→ **ACTIVITY**
I'd like every line from the material below that has "into" in it.

→ **DATA**
━━━━━━━━━━━━━━━━━━━━
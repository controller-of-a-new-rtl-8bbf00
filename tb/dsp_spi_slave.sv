// Behavioural model of the DSP side of the SPI link (the DSP is a bought-in
// processor, not part of the FPGA design).  When SPI_STE falls it takes, 1 ns
// later, the two words to send (tx0, tx1) and records DATA_SELECT; it reads SIMO on each
// rising SPI_CLOCK edge and moves SOMI on each falling edge, 16 bits per
// word, MSB first.  When SPI_STE rises it publishes the two received words,
// the DATA_SELECT seen at the start and the number of clock pulses, and
// counts the frame.
module dsp_spi_slave (
  input  logic        ste_n,
  input  logic        sclk,
  input  logic        simo,
  output logic        somi,
  input  logic [2:0]  data_select,
  input  logic [15:0] tx0,
  input  logic [15:0] tx1,
  output logic [15:0] rx0,
  output logic [15:0] rx1,
  output logic [2:0]  ds_at_start,
  output int          nbits_last,
  output int          nframes
);
  logic [15:0] sh_tx, sh_rx, tx1_q;
  int nbits = 0;

  initial begin
    nframes = 0; somi = 0; rx0 = 0; rx1 = 0; ds_at_start = 0; nbits_last = 0;
    sh_tx = 0; sh_rx = 0; tx1_q = 0;
  end

  always @(negedge ste_n) begin
    #1;  // let DATA_SELECT and the words chosen from it settle
    sh_tx = tx0; tx1_q = tx1; nbits = 0;
    ds_at_start = data_select;
    somi = sh_tx[15];
  end
  always @(posedge sclk) if (!ste_n) sh_rx = {sh_rx[14:0], simo};
  always @(negedge sclk) if (!ste_n) begin
    nbits++;
    if (nbits == 16) begin rx0 = sh_rx; sh_tx = tx1_q; end
    else begin
      if (nbits == 32) rx1 = sh_rx;
      sh_tx = {sh_tx[14:0], 1'b0};
    end
    somi = sh_tx[15];
  end
  always @(posedge ste_n) begin
    nbits_last = nbits;
    nframes++;
  end
endmodule
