This is RTL for the hardware of a real-time pulsar processor. The processor sits behind the FFT stage of a radio-telescope correlator. For every spectrum (256 frequency channels, one channel per 16 MHz clock, with two circular polarisations L and R as complex voltages) it:

- computes the four Stokes parameters I, Q, U and V of each channel;
- splits the spectrum across eight floating-point DSP nodes, 32 consecutive channels per node;
- lets the node processors fold, average or dedisperse the data in software;
- collects their result blocks, at a programmable rate, into a FIFO that a PC reads over its ISA bus, and sends the same words out on a recorder port.

A control PC loads each node's program and parameters over a separate program bus.

The design has three parts, which follow the data:

```
 spectra ──► data input module ──► 8 node paths (16-bit, I,Q,U,V multiplexed)
 (36 bits/clk)  Stokes, reorder,        │
                distribute              ▼
                              ┌─── DSP node ×8 ───────────────────────────┐
 control PC ─ program bus ───►│ code DPRAM 8K×48 ◄─► processor PM bus     │
 (pages, 24 chip selects)     │ formatter ─► input FIFO 32K×32 ─► PM bus  │
                              │ SRAM-A 256K×32 ◄─► processor DM bus       │
                              │ SRAM-B 256K×32 ◄─► DM bus  or result bus  │
                              └───────────────────────────────┬───────────┘
                                          shared result bus   │ (32 bits, 18-bit address)
                                                              ▼
 PC ISA bus ◄── 32K×16 FIFO ◄── result collection module ──► recorder port
```

The node processors are commercial DSP chips, so they are not part of this RTL. The program- and data-memory buses of each processor, and its interrupt lines, are ports of the top module, `spps_top`. Everything the processors connect to is built.

## Clocks

| Clock | Rate | What runs on it |
|---|---|---|
| `clk_dim` | 16 MHz, one channel per cycle | data input module; write side of each node's input FIFO |
| `clk_dsp` | 25 MHz | the nodes: FIFO read side, memories, bus control |
| `clk_rcm` | 16 MHz | result collection module |
| `clk_pc` | PC side | program bus |

Signals that cross from one clock domain to another go through two-flop synchronisers:

- ENABLE DIM;
- BUS-FREE into the collector, and ENGAGED into the node's interrupt logic;
- the semaphore flags;
- the ISA strobes.

The FIFO pointers cross as Gray code. ENGAGED and OE also act directly, without synchronisers, on the SRAM-B output buffers. The collector's address and data timing gives them a full state of margin.

## Data input module (`data_input_module`)

The module is a four-stage pipeline. Each input sample carries four 9-bit sign-magnitude numbers: LR, LI, RR, RI, the real and imaginary parts of L and R (`spps_pkg::pol_sample_t`).

### 1. Product tables (`stokes_lut`)

This stage works on magnitudes and signs separately, as a set of look-up tables would.

- **Power terms.** |L|² = LR² + LI² and |R|² = RR² + RI² are 17-bit sums. Each keeps its upper 16 bits, so it holds half the true power.
- **Cross terms.** The four products LI·RI, LR·RR, LI·RR and LR·RI fit in 16 bits.
- **Signs.** The sign of each cross product is the XOR of its two input signs.

The stage is one register.

### 2. Adders (`stokes_addsub`)

The adders form, with L and R circular:

```
I = |L|² + |R|²        V = |L|² − |R|²
Q = Re(2·L·R*) = LR·RR + LI·RI
U = Im(2·L·R*) = LI·RR − LR·RI
```

The signed cross products are added at full precision. Every result then becomes a 16-bit sign-magnitude word: the sign, then |sum|>>2 in 15 bits. All four parameters share one scale, equal to 1/8 of the true value (for example, `I = (|L|²+|R|²)/8`). The stage takes two clocks.

The assignment of the two cross terms to Q and U follows the usual definition for circular feeds.

**Pass-through mode.** This mode (`pass_through`) sends the input voltages through both stages unchanged:

- I = LR, Q = LI, U = RR, V = RI;
- each value keeps its sign and its magnitude zero-extended to 15 bits.

Use it to test the data paths.

### 3. Reordering memory (`dim_corner_turn`)

The nodes need their channels grouped: node k gets channels 32k…32k+31. A spectrum arrives in channel order, so it is written into one half of a double-buffered 2×256-word memory. Once the spectrum is complete, that half is read in the order:

```
0, 32, 64, …, 224, 1, 33, …, 225, 2, …, 255
```

Meanwhile the next spectrum fills the other half. Reading starts two clocks after the last write and runs at one channel per clock, so it keeps pace with the input. Each word read out carries its node number (the read address's low three bits).

### 4. Distribution (`dim_distributor`)

Each node path has a four-word shift register, loaded with the channel's I, Q, U, V every eighth clock. It sends the words one at a time on a 16-bit path:

- each word is held for two clocks;
- a one-clock write strobe marks the start of each word.

That is 8 Mwords/s per node, which is 4 Stokes × 32 channels per 16 µs spectrum. The eight paths are staggered by one clock because the reordering memory serves one node per clock.

**Latency.** The first word of a spectrum leaves NCH+5 clocks (261) after its channel 0 came in. `enable` (ENABLE DIM) blocks the input while it is low.

## DSP node (`dsp_node`)

Each of the eight nodes holds the blocks below.

### Formatter (`node_formatter`)

Turns each 16-bit sign-magnitude word into 32-bit two's complement, which the processor can convert to floating point. The FIFO write strobe is delayed by the same one clock.

### Input FIFO (`async_fifo`)

32K × 32, dual-clock, first-word-fall-through.

- Its half-full flag (at least 16K words) goes to the processor. Software waits for it and then reads a block of 16K words.
- The processor reads the FIFO on its program-memory bus when address bit 23 is set. The word appears on `pm_rdata[47:16]`.

### Code memory (`code_dpram`)

8K × 48, built from three 8K × 16 dual-port RAMs.

- The processor's program-memory port sees all 48 bits.
- The PC's program bus sees one 16-bit device per chip select. Device 0 holds bits 15:0, device 1 bits 31:16, device 2 bits 47:32.

Two locations act as mailboxes:

| Location | Direction | Set by | Raises | Cleared by |
|---|---|---|---|---|
| 8191 | PC → processor | PC writes it | processor interrupt `irq_param` | processor reads it |
| 8190 | processor → PC | processor writes it | `pb_int` | PC reads it, through device 0 |

The PC uses 8191 to announce new parameters, for example dedispersion or calibration values. The processor uses 8190 to acknowledge them.

### SRAM-A and SRAM-B (`node_sram`)

Both are 256K × 32, with a write on the clock edge and an asynchronous read, so the processor sees no wait states.

- **SRAM-A** is the working memory. Software uses it as two halves: one is being accumulated while the other is finished.
- **SRAM-B** holds finished results.

### Data-memory glue (`node_bus_ctrl`)

Address bits 21:20 of the data-memory bus select one of four regions:

| dm_addr[21:20] | Region |
|---|---|
| 0 | SRAM-A |
| 1 | SRAM-B (when attached) |
| 2 | status port (read) |
| 3 | control port (write) |

**Control port bits**

| Bit | Meaning |
|---|---|
| 0 | attach SRAM-B to the processor |
| 1 | BUS-FREE |
| 2 | write 1 to clear the ENGAGED interrupt flag |

**Status port bits**

| Bit | Meaning |
|---|---|
| 0 | FIFO empty |
| 1 | FIFO half full |
| 2 | parameter semaphore pending |
| 3 | attached |
| 4 | BUS-FREE |
| 5 | ENGAGED |
| 6 | ENGAGED interrupt flag |

## Moving results: the BUS-FREE / ENGAGED handshake

This is the part of the design that takes most care. All eight SRAM-Bs share one 32-bit result bus and one 18-bit result address bus, which the result collection module drives. A node uses the handshake below.

1. **Results are written.** The processor writes a finished block into SRAM-B while SRAM-B is attached to it (control bit 0 = 1).
2. **SRAM-B is released.** The processor detaches SRAM-B (bit 0 = 0) and raises BUS-FREE (bit 1 = 1). From now on the result address bus addresses SRAM-B.
3. **The collector engages the node.** It polls the BUS-FREE lines in its programmed node order. When it finds one raised, it raises that node's ENGAGED line and reads the address range LOWER…UPPER.
4. **Each location is read in eight states.** At every location the collector asserts the node's OE for three of the eight states. SRAM-B's data reaches the bus only while the node is ENGAGED and OE is high. At all other times the node drives zeros, so the top ORs the eight node outputs in place of tri-state buffers.
5. **The collector releases the node.** After UPPER it drops ENGAGED. The falling edge gives the processor an `irq_engaged` pulse and sets a sticky flag.
6. **The processor takes SRAM-B back.** It drops BUS-FREE and may attach SRAM-B again.

The collector does not engage the same node again until that node has dropped and raised BUS-FREE once more.

A node that is not ready is skipped. The collector comes back to it on a later round. It stops only to poll while no node has BUS-FREE raised.

## Program bus (`code_bus_decoder`)

The PC drives the program bus from its parallel ports:

- a page-load strobe;
- a 13-bit address;
- 16 data lines;
- write and read strobes.

A page-load strobe latches the page number (0–23) from the data lines. Later reads and writes go to that page's DPRAM device: chip select 3n + d is device d of node n. The page stays selected until it is changed. Read data from the 24 devices is ORed back to the PC, and each device drives zeros when it is not selected.

## Result collection module (`result_collection_module`)

### ISA window (`rcm_isa_regs`)

The module is a 64 KB block of ISA memory at `BASE` (default `0xD0000`). It runs in 16-bit, zero-wait-state mode: `memcs16_n` and `zerows_n` are asserted. The ISA strobes are synchronised, and each access takes effect at the end of its strobe.

| Offset | Access | Contents |
|---|---|---|
| 0x0000–0x7FFF | read | the result FIFO; each read removes one word |
| 0x8000 + 2·0 | write | CTRL: bit 0 acquire, bit 1 enable DIM, bits 5:2 configure DIM, bit 6 clear FIFO |
| 0x8000 + 2·1 | write | RATE (8 bits) |
| 0x8000 + 2·2 / 2·3 | write | LOWER bits 15:0 / 17:16 |
| 0x8000 + 2·4 / 2·5 | write | UPPER bits 15:0 / 17:16 |
| 0x8000 + 2·6 / 2·7 | write | NODESEQ bits 15:0 / 31:16 |
| 0x8000 + 2·8 | read | STATUS: 7:0 BUS-FREE, 11:8 DIM configured, 12 FIFO empty, 13 half full, 14 PAFE |

The registers read back at their own offsets.

### Node sequence

NODESEQ holds eight 4-bit entries. Entry k sits in bits 4k+3:4k and reads `{valid, node[2:0]}`. The sequence runs up to the first invalid entry, so one 32-bit pattern sets both how many nodes take part and their order.

Examples:

| Pattern | Sequence |
|---|---|
| `0xFEDCBA98` | all eight nodes, in order |
| `0x0000009C` | node 4, then node 1 |

### Sequencer (`rcm_sequencer`)

The sequencer is a 29-bit counter chain:

- an 8-bit rate section, which ticks every RATE+1 clocks;
- a 3-bit state counter;
- an 18-bit address counter;
- the node sequencer.

Each location takes eight ticks:

| State | Action |
|---|---|
| 0 | address out |
| 1–3 | OE asserted; data latched at the end of state 3 |
| 4 | low 16 bits written to the FIFO |
| 6 | high 16 bits written to the FIFO |
| 7 | next address |

At 16 MHz this spans 8 Mbytes/s (RATE = 0) down to 31.25 kbytes/s (RATE = 255).

### Result FIFO (`sync_fifo`)

32K × 16. Its flags are:

- empty;
- half full;
- PAFE, the almost-empty/almost-full flag, with both offsets set to 127.

The PC is expected to start a block read when the half-full flag rises. If the FIFO still fills up, further words are dropped from the FIFO, though not from the recorder port, and a simulation assertion reports it. The collector does not wait for space.

### Recorder port

`rec_data` and `rec_wr` are copies of the FIFO's write data and strobe, for a recorder that takes the words at full speed.

## Parameters and sizes

The defaults are the full sizes, and the end-to-end test runs at them.

| Parameter | Default | Where |
|---|---|---|
| `N_CHAN`, `N_NODES` | 256, 8 | `spps_pkg` |
| `FIFO_AW` | 15 (32K × 32 input FIFO) | `spps_top`, `dsp_node` |
| `SRAM_AW` | 18 (256K × 32 SRAM-A/B) | `spps_top`, `dsp_node` |
| `CODE_AW` | 13 (8K × 48 code memory) | `dsp_node` |
| `RCM_FIFO_AW` | 15 (32K × 16 result FIFO) | `spps_top` |
| `BASE` | `20'hD0000` | `result_collection_module` |

The top holds about 146 Mbit of memory. Almost all of it is the sixteen node SRAMs.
━━━━━━━━━━━━━━━━━━━━
→ **EXERCISE ANSWER**
- collects their result blocks, at a programmable rate, into a FIFO that a PC reads over its ISA bus, and sends the same words out on a recorder port.
- BUS-FREE into the collector, and ENGAGED into the node's interrupt logic;
The nodes need their channels grouped: node k gets channels 32k…32k+31. A spectrum arrives in channel order, so it is written into one half of a double-buffered 2×256-word memory. Once the spectrum is complete, that half is read in the order:
Turns each 16-bit sign-magnitude word into 32-bit two's complement, which the processor can convert to floating point. The FIFO write strobe is delayed by the same one clock.
1. **Results are written.** The processor writes a finished block into SRAM-B while SRAM-B is attached to it (control bit 0 = 1).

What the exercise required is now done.